How Faan Scoring Works in Hong Kong Mahjong

Hong Kong Mahjong scores winning hands using faan (番), a points system where each faan represents a doubling of the base payment. A hand's total faan determines the payout, and the doubling table converts faan to base units.

What is faan?

Faan is the Hong Kong Mahjong scoring unit. It is awarded for specific tile combinations (called hand patterns) and for certain win conditions (called win actions). The total faan of a winning hand is the sum of all applicable patterns.

Hong Kong Mahjong has no universal minimum faan threshold. House rules typically require 3 faan to declare a winning hand, though some tables play with 1 or 5 faan as the floor. The threshold is configurable per game.

The doubling table

Total faan converts to a payout in base units (the base unit is the table stake, e.g. $1 or $10). Each additional faan from 0–9 doubles or near-doubles the payout; from 10 onward the table caps at 384 units (the limit hand payment).

Faan Base units
0 1
1 2
2 4
3 8
4 16
5 24
6 32
7 48
8 64
9 96
10 128
11 192
12 256
13 384

Self-draw vs discard payments

Payment depends on how the winning tile was obtained:

  • Self-draw (自摸): the winner draws the winning tile from the wall. All three losing players pay the full payout.
  • Discard win (食糊): the winner claims a discarded tile.

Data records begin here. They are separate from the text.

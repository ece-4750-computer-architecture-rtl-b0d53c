// waw_tb: write-after-write ordering in the in-order-issue pipelines.
//
// A multiply and a younger add write the same register; further pairs vary
// the distance between them. I3L keeps the order because every instruction
// takes the same time to reach W; I2OE and I2OL rely on the issue stage
// holding the younger write until the older one is within a cycle of W. The
// final registers must equal the reference model's, the ARF must see the
// multiply's value before the add's, and the WAW stall must have occurred in
// the two scoreboard pipelines.
module waw_tb;
  import ooo_pkg::*;
  import tb_prog_pkg::*;

  logic clk = 1'b0, rst = 1'b1;
  always #5 clk = ~clk;

  logic [2:0][31:0]   imem_addr, imem_data, dbg_data, arf_wdata, exc_epc;
  logic [2:0][4:0]    dbg_addr, arf_waddr;
  logic [2:0]         arf_we, exc_taken, busy;
  core_events_t [2:0] events;

  localparam arch_e ARCHS [3] = '{ARCH_I3L, ARCH_I2OE, ARCH_I2OL};
  localparam string NAME [3] = '{"I3L", "I2OE", "I2OL"};

  for (genvar i = 0; i < 3; i++) begin : g_core
    proc_core #(.ARCH(ARCHS[i])) u_core (
      .clk, .rst, .imem_addr(imem_addr[i]), .imem_data(imem_data[i]), .dbg_addr(dbg_addr[i]),
      .dbg_data(dbg_data[i]), .arf_we(arf_we[i]), .arf_waddr(arf_waddr[i]), .arf_wdata(arf_wdata[i]),
      .exc_taken(exc_taken[i]), .exc_epc(exc_epc[i]), .busy(busy[i]), .events(events[i]));
  end

  always_comb
    for (int i = 0; i < 3; i++)
      imem_data[i] = (imem_addr[i] < 32'd1024) ? prog[imem_addr[i][9:2]] : 32'h0;

  int checks = 0, failures = 0;
  int n_waw [3];
  int r8_seq [3][$];

  initial begin
    repeat (20000) @(posedge clk);
    failures++;
    $display("TB_RESULT checks=%0d failures=%0d", checks, failures);
    $finish;
  end

  always @(negedge clk)
    if (!rst)
      for (int i = 0; i < 3; i++) begin
        if (events[i].waw_stall) n_waw[i]++;
        if (arf_we[i] && arf_waddr[i] == 5'd8) r8_seq[i].push_back(int'(arf_wdata[i]));
      end

  task automatic chk(bit cond, string msg);
    checks++;
    if (!cond) begin failures++; $display("FAIL: %s", msg); end
  endtask

  initial begin
    logic [31:0] ref_regs [32];
    int          ref_exc, idle;
    logic [31:0] ref_epc;
    dbg_addr = '0;
    clear();
    prog[0] = enc_addiu(2, 0, 6);
    prog[1] = enc_addiu(3, 0, 7);
    prog[8]  = enc_mul(8, 2, 3);       // r8 = 42
    prog[9]  = enc_addiu(8, 0, 5);     // r8 = 5, right behind
    prog[16] = enc_mul(9, 2, 2);       // r9 = 36
    prog[17] = enc_addiu(4, 0, 1);
    prog[18] = enc_addu(9, 2, 3);      // r9 = 13, two instructions later
    prog[24] = enc_mul(10, 3, 3);      // r10 = 49
    prog[25] = enc_addiu(10, 10, 1);   // r10 = 50, also a RAW
    iss(ref_regs, ref_exc, ref_epc);
    for (int i = 0; i < 3; i++) n_waw[i] = 0;
    repeat (3) @(posedge clk);
    #1 rst = 0;
    idle = 0;
    for (int c = 0; c < 1000 && idle < 80; c++) begin
      @(posedge clk);
      if (busy == '0) idle++; else idle = 0;
    end
    #1;
    for (int i = 0; i < 3; i++) begin
      for (int r = 0; r < 32; r++) begin
        dbg_addr[i] = 5'(r); #1;
        chk(dbg_data[i] == ref_regs[r], $sformatf("%s: r%0d = %0d, expected %0d", NAME[i], r, dbg_data[i], ref_regs[r]));
      end
      chk(r8_seq[i].size() == 2 && r8_seq[i][0] == 42 && r8_seq[i][1] == 5,
          $sformatf("%s: r8 updates in program order", NAME[i]));
      if (i > 0) chk(n_waw[i] > 0, $sformatf("%s: WAW stall occurred (%0d)", NAME[i], n_waw[i]));
    end
    $display("TB_RESULT checks=%0d failures=%0d", checks, failures);
    $finish;
  end
endmodule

The discarder pays double; the other two players pay single.
  • Dealer (莊家): the dealer always pays or receives double the standard rate, regardless of self-draw or discard.

Worked example

A non-dealer wins on a self-draw with All Pungs (3 faan) plus Concealed Hand (1 faan) for a total of 4 faan. The doubling table maps 4 faan to 16 base units. Each of the three losing players pays 16 units to the winner. If one of those losers is the dealer, that player pays 32 units (double rate).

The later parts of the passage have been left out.